We are now approaching the end of this blog post so it’s a good time for a few words on testing. The good thing is that there is a an embedded version named cassandra-unit that you can use to run your tests.

It’s pretty easy to setup:

import java.net.InetAddress
import com.datastax.driver.core.Cluster
import org.cassandraunit.utils.EmbeddedCassandraServerHelper
import scala.concurrent.duration._

EmbeddedCassandraServerHelper.startEmbeddedCassandra(60.seconds.toMillis)
val cluster = new Cluster
  .Builder()
  .addContactPoints(InetAddress.getByName("127.0.0.1"))
  .withPort(9142)
  .build()
implicit val session = cluster.connect()

However is damn slow so be careful not to spin up a Cassandra instance for every single test. Instead you can share the same session among tests. This requires that you clean up the data after a test. Using “TRUNCATE table” seems to do a decent job.

You should limit your tests to the minimum using Cassandra. Only test your queries and mapping to/from domain objects. Perform an extensive testing of these functions as we don’t have any type-safety here (everything is stringly typed).

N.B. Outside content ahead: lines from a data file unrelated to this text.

// tb_msg_exec: sends whole messages of the protocol to the message execution
// and checks what it does: configuration writes with auto-increment to the
// TP and to the Hydra space (and the clock divider setting), two channels
// configuring at once through the shared port, DMA load and retrieve on one
// channel and on four channels in parallel (data, order, reply channel, and
// the rate of one word per tile clock on every channel), status replies,
// run / wait / reset / done, and a retrieve interrupted by a new command.
// The tile clock is a tick every other NoC cycle.
module tb_msg_exec;
  timeunit 1ns; timeprecision 100ps;
  import hydra_pkg::*;
  localparam int NC = 4;
  logic clk = 0, rst_n = 0, tick = 0;
  logic  [NC-1:0] msg_valid, c_ready, f_ready;
  flit_t [NC-1:0] msg_flit;
  logic tp_cfg_we, tp_done, tp_rst, run, waiting, stall;
  logic [15:0] tp_cfg_addr, tp_cfg_wdata;
  logic [NC-1:0] tp_mem_we, tp_mem_re;
  logic [NC-1:0][5:0] tp_mem_sel;
  logic [NC-1:0][9:0] tp_mem_addr;
  logic [NC-1:0][15:0] tp_mem_wdata, tp_mem_rdata;
  logic hy_cfg_we;
  logic [15:0] hy_cfg_addr, hy_cfg_wdata;
  logic [2:0] clkdiv_n;
  logic [NC-1:0] reply_valid, reply_ready;
  logic [NC-1:0][15:0] reply_data;
  int checks = 0, failures = 0;
  int cyc = 0;

  msg_exec #(.N(NC)) dut (.*);
  always #5 clk = ~clk;
  always @(posedge clk) cyc++;

  // tile clock: tick in every other NoC cycle
  always @(posedge clk) tick <= rst_n ? ~tick : 1'b0;

  // TP models: configuration registers and local memories
  localparam int NUM_MEM_TB = 10;
  logic [15:0] tp_cfg [int];
  logic [15:0] hy_cfg [int];
  logic [15:0] mem [NUM_MEM_TB][1024];
  always @(posedge clk) if (rst_n) begin
    if (tp_cfg_we) tp_cfg[int'(tp_cfg_addr)] = tp_cfg_wdata;
    if (hy_cfg_we) hy_cfg[int'(hy_cfg_addr)] = hy_cfg_wdata;
    for (int c = 0; c < NC; c++) begin
      if (tp_mem_we[c] && tick) mem[tp_mem_sel[c]][tp_mem_addr[c]] <= tp_mem_wdata[c];
      if (tp_mem_re[c] && tick) tp_mem_rdata[c] <= mem[tp_mem_sel[c]][tp_mem_addr[c]];
    end
  end

  // reply sinks, one per channel
  logic [15:0] replies [NC][$];
  int          rep_first [NC], rep_last [NC];
  always @(posedge clk) if (rst_n) for (int c = 0; c < NC; c++)
    if (reply_valid[c] && reply_ready[c]) begin
      if (replies[c].size() == 0) rep_first[c] = cyc;
      rep_last[c] = cyc;
      replies[c].push_back(reply_data[c]);
    end
  assign reply_ready = reply_valid;

  task automatic check(input bit ok, input string msg);
    checks++;
    if (!ok) begin failures++; $display("FAIL: %s", msg); end
  endtask

  // per-channel message queues, offered flit by flit
  flit_t q [NC][$];
  always_comb for (int c = 0; c < NC; c++) begin
    msg_flit[c]  = q[c].size() != 0 ? q[c][0] : '0;
    msg_valid[c] = q[c].size() != 0 &&
                   ((msg_flit[c].ftype == FLIT_C) ? c_ready[c] : f_ready[c]);
  end
  always @(posedge clk) if (rst_n) begin
    logic [NC-1:0] mv;
    mv = msg_valid;
    #0.2;
    for (int c = 0; c < NC; c++) if (mv[c]) void'(q[c].pop_front());
  end

  function automatic flit_t mk(input flit_type_e t, input logic [15:0] p);
    flit_t f; f.ftype = t; f.payload = p; return f;
  endfunction

  task automatic put(input int c, input flit_type_e t, input logic [15:0] p);
    q[c].push_back(mk(t, p));
  endtask

  task automatic drain();
    while (q[0].size() + q[1].size() + q[2].size() + q[3].size() != 0) @(negedge clk);
    repeat (4) @(negedge clk);
  endtask

  task automatic clear_replies();
    for (int c = 0; c < NC; c++) replies[c].delete();
  endtask

  initial begin
    repeat (50000) @(posedge clk);
    failures++;
    $display("watchdog expired");
    $display("TB_RESULT checks=%0d failures=%0d", checks, failures);
    $finish;
  end

  initial begin
    int t0;
    tp_done = 0; stall = 0; tp_mem_rdata = '0;
    for (int m = 0; m < NUM_MEM_TB; m++) for (int a = 0; a < 1024; a++) mem[m][a] = '0;
    repeat (3) @(posedge clk);
    rst_n = 1;
    @(negedge clk);
    check(!run && !waiting, "idle after reset");

    // Configuration on channel 0: TP space at 0x0000 and 0x0100, Hydra space, n;
    // at the same time channel 2 configures TP addresses 0x0200...
    put(0, FLIT_C, 16'(CMD_CFG));
    put(0, FLIT_H, 16'h0000);
    put(0, FLIT_D, 16'hA000); put(0, FLIT_D, 16'hA001); put(0, FLIT_D, 16'hA002);
    put(0, FLIT_H, 16'h0100);
    put(0, FLIT_D, 16'hA100);
    put(0, FLIT_H, 16'hF000);
    put(0, FLIT_D, 16'h8123); put(0, FLIT_D, 16'h8456);
    put(0, FLIT_H, ADDR_CLKDIV);
    put(0, FLIT_D, 16'h0003);
    put(0, FLIT_T, 16'h0);
    put(2, FLIT_C, 16'(CMD_CFG));
    put(2, FLIT_H, 16'h0200);
    for (int i = 0; i < 4; i++) put(2, FLIT_D, 16'hC000 + 16'(i));
    put(2, FLIT_T, 16'h0);
    drain();
    check(tp_cfg.exists(0) && tp_cfg[0] == 16'hA000, "cfg 0");
    check(tp_cfg.exists(2) && tp_cfg[2] == 16'hA002, "cfg auto-increment");
    check(tp_cfg.exists(256) && tp_cfg[256] == 16'hA100, "cfg second H");
    check(!tp_cfg.exists(3), "no extra cfg write");
    check(hy_cfg.exists(16'hF001) && hy_cfg[16'hF001] == 16'h8456, "hydra cfg");
    check(!tp_cfg.exists(16'hF000), "hydra space not written to TP");
    check(clkdiv_n == 3'd3, "clock divider setting");
    for (int i = 0; i < 4; i++)
      check(tp_cfg.exists(16'h200 + i) && tp_cfg[16'h200 + i] == 16'hC000 + 16'(i), "second channel's configuration");

    // DMA load on channel 1: memory 3 at 0x10 and memory 7 at 0x3FE (wraps)
    put(1, FLIT_C, 16'(CMD_LOAD));
    put(1, FLIT_H, {6'd3, 10'h010});
    for (int i = 0; i < 8; i++) put(1, FLIT_D, 16'h3000 + 16'(i));
    put(1, FLIT_H, {6'd7, 10'h3FE});
    for (int i = 0; i < 3; i++) put(1, FLIT_D, 16'h7000 + 16'(i));
    put(1, FLIT_T, 16'h0);
    drain();
    for (int i = 0; i < 8; i++) check(mem[3][16 + i] == 16'h3000 + 16'(i), "dma load mem3");
    check(mem[7][1022] == 16'h7000 && mem[7][1023] == 16'h7001 && mem[7][0] == 16'h7002, "dma load wrap");

    // DMA retrieve on channel 2: 5 words of mem3 from 0x12, then 2 of mem7 from 0x3FF
    put(2, FLIT_C, 16'(CMD_RETR));
    put(2, FLIT_H, {6'd3, 10'h012});
    put(2, FLIT_D, 16'd5);
    put(2, FLIT_H, {6'd7, 10'h3FF});
    put(2, FLIT_D, 16'd2);
    put(2, FLIT_T, 16'h0);
    drain();
    repeat (10) @(negedge clk);
    check(replies[2].size() == 7, $sformatf("retrieve count %0d", replies[2].size()));
    for (int i = 0; i < 5 && i < replies[2].size(); i++)
      check(replies[2][i] == 16'h3002 + 16'(i), "retrieve data mem3");
    if (replies[2].size() == 7) check(replies[2][5] == 16'h7001 && replies[2][6] == 16'h7002, "retrieve data mem7");
    clear_replies();

    // parallel DMA: four channels load four memories at once, then retrieve them
    t0 = cyc;
    for (int c = 0; c < NC; c++) begin
      put(c, FLIT_C, 16'(CMD_LOAD));
      put(c, FLIT_H, {6'(c), 10'h100});
      for (int i = 0; i < 32; i++) put(c, FLIT_D, 16'(c * 1000 + i));
      put(c, FLIT_T, 0);
    end
    while (q[0].size() + q[1].size() + q[2].size() + q[3].size() != 0) @(negedge clk);
    // 35 flits per channel at one per tile clock (2 NoC cycles), all channels together
    check(cyc - t0 <= 2 * 35 + 4, $sformatf("parallel load took %0d cycles", cyc - t0));
    repeat (4) @(negedge clk);
    for (int c = 0; c < NC; c++)
      for (int i = 0; i < 32; i++) check(mem[c][256 + i] == 16'(c * 1000 + i), "parallel load data");
    for (int c = 0; c < NC; c++) begin
      put(c, FLIT_C, 16'(CMD_RETR));
      put(c, FLIT_H, {6'(c), 10'h100});
      put(c, FLIT_D, 16'd32);
      put(c, FLIT_T, 0);
    end
    drain();
    repeat (80) @(negedge clk);
    for (int c = 0; c < NC; c++) begin
      check(replies[c].size() == 32, "parallel retrieve count");
      for (int i = 0; i < 32 && i < replies[c].size(); i++)
        check(replies[c][i] == 16'(c * 1000 + i), "parallel retrieve data");
      check(rep_last[c] - rep_first[c] <= 2 * 31 + 1,
            $sformatf("retrieve rate one word per tile clock (%0d)", rep_last[c] - rep_first[c]));
    end
    clear_replies();

    // Run, status, done
    put(0, FLIT_C, 16'(CMD_RUN));
    drain();
    check(run && !waiting, "run");
    put(3, FLIT_C, 16'(CMD_STATUS));
    drain();
    check(replies[3].size() == 1, "status reply on the asking channel");
    if (replies[3].size() == 1)
      check(replies[3][0][15] == 1 && replies[3][0][2:0] == 3'd3 && replies[3][0][5:3] == CMD_NONE, "status word");
    clear_replies();
    // Wait halts until the next message, from any channel
    put(0, FLIT_C, 16'(CMD_WAIT));
    drain();
    check(waiting, "wait");
    put(1, FLIT_C, 16'(CMD_CFG));
    drain();
    check(!waiting && run, "wait ends with next message");
    // done interrupt stops the program
    while (!tick) @(negedge clk);
    tp_done = 1; @(negedge clk); tp_done = 0;
    check(!run, "done clears run");
    // reset
    put(0, FLIT_C, 16'(CMD_RUN));
    put(0, FLIT_C, 16'(CMD_RST));
    while (!tp_rst) @(negedge clk);
    check(!run, "reset stops the program");
    repeat (4) @(negedge clk);
    check(!tp_rst, "reset released after a tile clock");

    // a retrieve interrupted by a new command on its channel stops early
    put(1, FLIT_C, 16'(CMD_RETR));
    put(1, FLIT_H, {6'd3, 10'h010});
    put(1, FLIT_D, 16'd100);
    while (q[1].size() != 0) @(negedge clk);
    repeat (8) @(negedge clk);
    put(1, FLIT_C, 16'(CMD_RUN));
    drain();
    repeat (20) @(negedge clk);
    check(replies[1].size() > 0 && replies[1].size() < 10, $sformatf("interrupted retrieve %0d", replies[1].size()));
    check(dut.g_ch[1].u_ch.retr_busy == 0, "retrieve engine idle");
    $display("TB_RESULT checks=%0d failures=%0d", checks, failures);
    $finish;
  end
endmodule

I think that’s all you need to test using Cassandra. You should be able to tests the remaining of your application without starting up a Cassandra instance.

  • Luis Dipotet

    Hi, I have done something that It isnt finished. I dont like your implementation of future from google callback the other things I think that are reasonably fine.

    https://github.com/ldipotetjob/scalacassandra.

    • If I am not mistaken your project builds a DML on top of Cassandra.
      Here the idea was not to build an extra layer but just to use the existing Java driver for Cassandra and give it a Scala look and feel.
      As the Java driver relies on google’s Futures I find it more convenient to turn them into Scala Futures when used in a Scala project.

  • Shailesh Tikhe

    Thank you for amazing blog.
    After subscribing on observable, how can we know if you have iterated over all the rows?

    • When all rows are consumed the observable completes, and in order to be notified of the completion you need an onComplete callback.